** DATASET CONTENT follows **

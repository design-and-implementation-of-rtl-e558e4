// tb_vedic_mul: the 4-bit Vedic multiplier (the size the design is drawn
// at) over all 256 operand pairs, and the 16-bit version used by the ALU on
// corner and random operands, against a * b.
module tb_vedic_mul;
  int checks = 0, failures = 0;
  logic [3:0]  a4, b4;
  logic [7:0]  y4;
  logic [15:0] a16, b16;
  logic [31:0] y16;

  vedic_mul dut4 (.a(a4), .b(b4), .y(y4));
  vedic_mul #(.N(16)) dut16 (.a(a16), .b(b16), .y(y16));

  task automatic try16(logic [15:0] x, logic [15:0] y);
    a16 = x; b16 = y;
    #1;
    checks++;
    if (y16 !== 32'(x) * 32'(y)) begin
      failures++;
      $display("FAIL16 %h * %h = %h", x, y, y16);
    end
  endtask

  initial begin
    #100000;
    failures++;
    $display("TB_RESULT checks=%0d failures=%0d", checks, failures);
    $finish;
  end

  initial begin
    for (int i = 0; i < 16; i++) begin
      for (int j = 0; j < 16; j++) begin
        a4 = 4'(i); b4 = 4'(j);
        #1;
        checks++;
        if (y4 !== 8'(i * j)) begin
          failures++;
          $display("FAIL4 %0d * %0d = %0d", i, j, y4);
        end
      end
    end
    try16(16'hFFFF, 16'hFFFF);
    try16(16'hFFFF, 16'h0001);
    try16(16'h8000, 16'h0002);
    for (int i = 0; i < 2000; i++) try16(16'($urandom), 16'($urandom));
    $display("TB_RESULT checks=%0d failures=%0d", checks, failures);
    $finish;
  end
endmodule
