// arith_unit: arithmetic unit of the reversible Vedic ALU.
//
// An adder, a subtractor and a Vedic multiplier all see the operands A and
// B (and the carry input C), as in the document's arithmetic-unit figure,
// and a divider, which the document's text lists among the arithmetic
// unit's operations; a multiplexer driven by SL[1:0] picks the result:
//   00  y = a + b + c                    cout = carry out
//   01  y = a - b - (1 - c)  (c=1: a-b)  cout = 1 when no borrow
//   10  y = low W bits of a * b          cout = 0
//   11  y = a / b (unsigned; all ones when b = 0)       cout = 0
// The multiplier is the full W x W Vedic multiplier; keeping only the low
// W bits of the product is this design's choice. Combinational.
module arith_unit #(
  parameter int unsigned W = 16
) (
  input  logic [W-1:0]         a,
  input  logic [W-1:0]         b,
  input  logic                 c,
  input  risc_pkg::arith_sel_e sl,
  output logic [W-1:0]         y,
  output logic                 cout
);
  import risc_pkg::*;

  logic [W-1:0]   sum, diff;
  logic           sum_c, diff_c;
  logic [2*W-1:0] prod;
  logic [W-1:0]   quot, unused_rem;

  rev_adder      #(.W(W)) u_add (.a(a), .b(b), .cin(c), .s(sum), .cout(sum_c));
  rev_subtractor #(.W(W)) u_sub (.a(a), .b(b), .bin_n(c), .d(diff), .cout(diff_c));
  vedic_mul      #(.N(W)) u_mul (.a(a), .b(b), .y(prod));
  rev_divider    #(.W(W)) u_div (.a(a), .b(b), .q(quot), .r(unused_rem));

  always_comb begin
    unique case (sl)
      AR_ADD:  begin y = sum;        cout = sum_c;  end
      AR_SUB:  begin y = diff;       cout = diff_c; end
      AR_MUL:  begin y = prod[W-1:0]; cout = 1'b0;  end
      AR_DIV:  begin y = quot;       cout = 1'b0;   end
      default: begin y = '0;         cout = 1'b0;   end
    endcase
  end
endmodule
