// tb_arith_unit: add (with carry in), subtract, multiply and divide
// selected by SL, against reference arithmetic (small and zero divisors
// included).
module tb_arith_unit;
  import risc_pkg::*;
  int checks = 0, failures = 0;
  logic [15:0] a, b, y, want;
  logic        c, cout, wantc;
  arith_sel_e  sl;

  arith_unit #(.W(16)) dut (.a, .b, .c, .sl, .y, .cout);

  initial begin
    #100000;
    failures++;
    $display("TB_RESULT checks=%0d failures=%0d", checks, failures);
    $finish;
  end

  initial begin
    for (int i = 0; i < 500; i++) begin
      for (int s = 0; s < 4; s++) begin
        a = 16'($urandom); b = 16'($urandom); c = 1'($urandom);
        if (i < 4) b = a;
        if (i >= 4 && i < 40) b = 16'($urandom_range(0, 300));
        sl = arith_sel_e'(s);
        #1;
        unique case (sl)
          AR_ADD: {wantc, want} = {1'b0, a} + {1'b0, b} + 17'(c);
          AR_SUB: begin
            want  = a - b - 16'(!c);
            wantc = ({1'b0, a} >= ({1'b0, b} + 17'(!c)));
          end
          AR_MUL: begin want = a * b; wantc = 1'b0; end
          default: begin want = (b == 0) ? 16'hFFFF : a / b; wantc = 1'b0; end
        endcase
        checks++;
        if (y !== want || cout !== wantc) begin
          failures++;
          $display("FAIL sl %0d a=%h b=%h c=%b y=%h/%b want %h/%b", s, a, b, c, y, cout, want, wantc);
        end
      end
    end
    $display("TB_RESULT checks=%0d failures=%0d", checks, failures);
    $finish;
  end
endmodule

** End of DATASET CONTENT **

__WHAT YOU HAVE TO DO__: Go through the records above and copy every line holding the word "against".

__RESULT BELOW__:
// corner and random operands, against a * b.
// selected by SL, against reference arithmetic (small and zero divisors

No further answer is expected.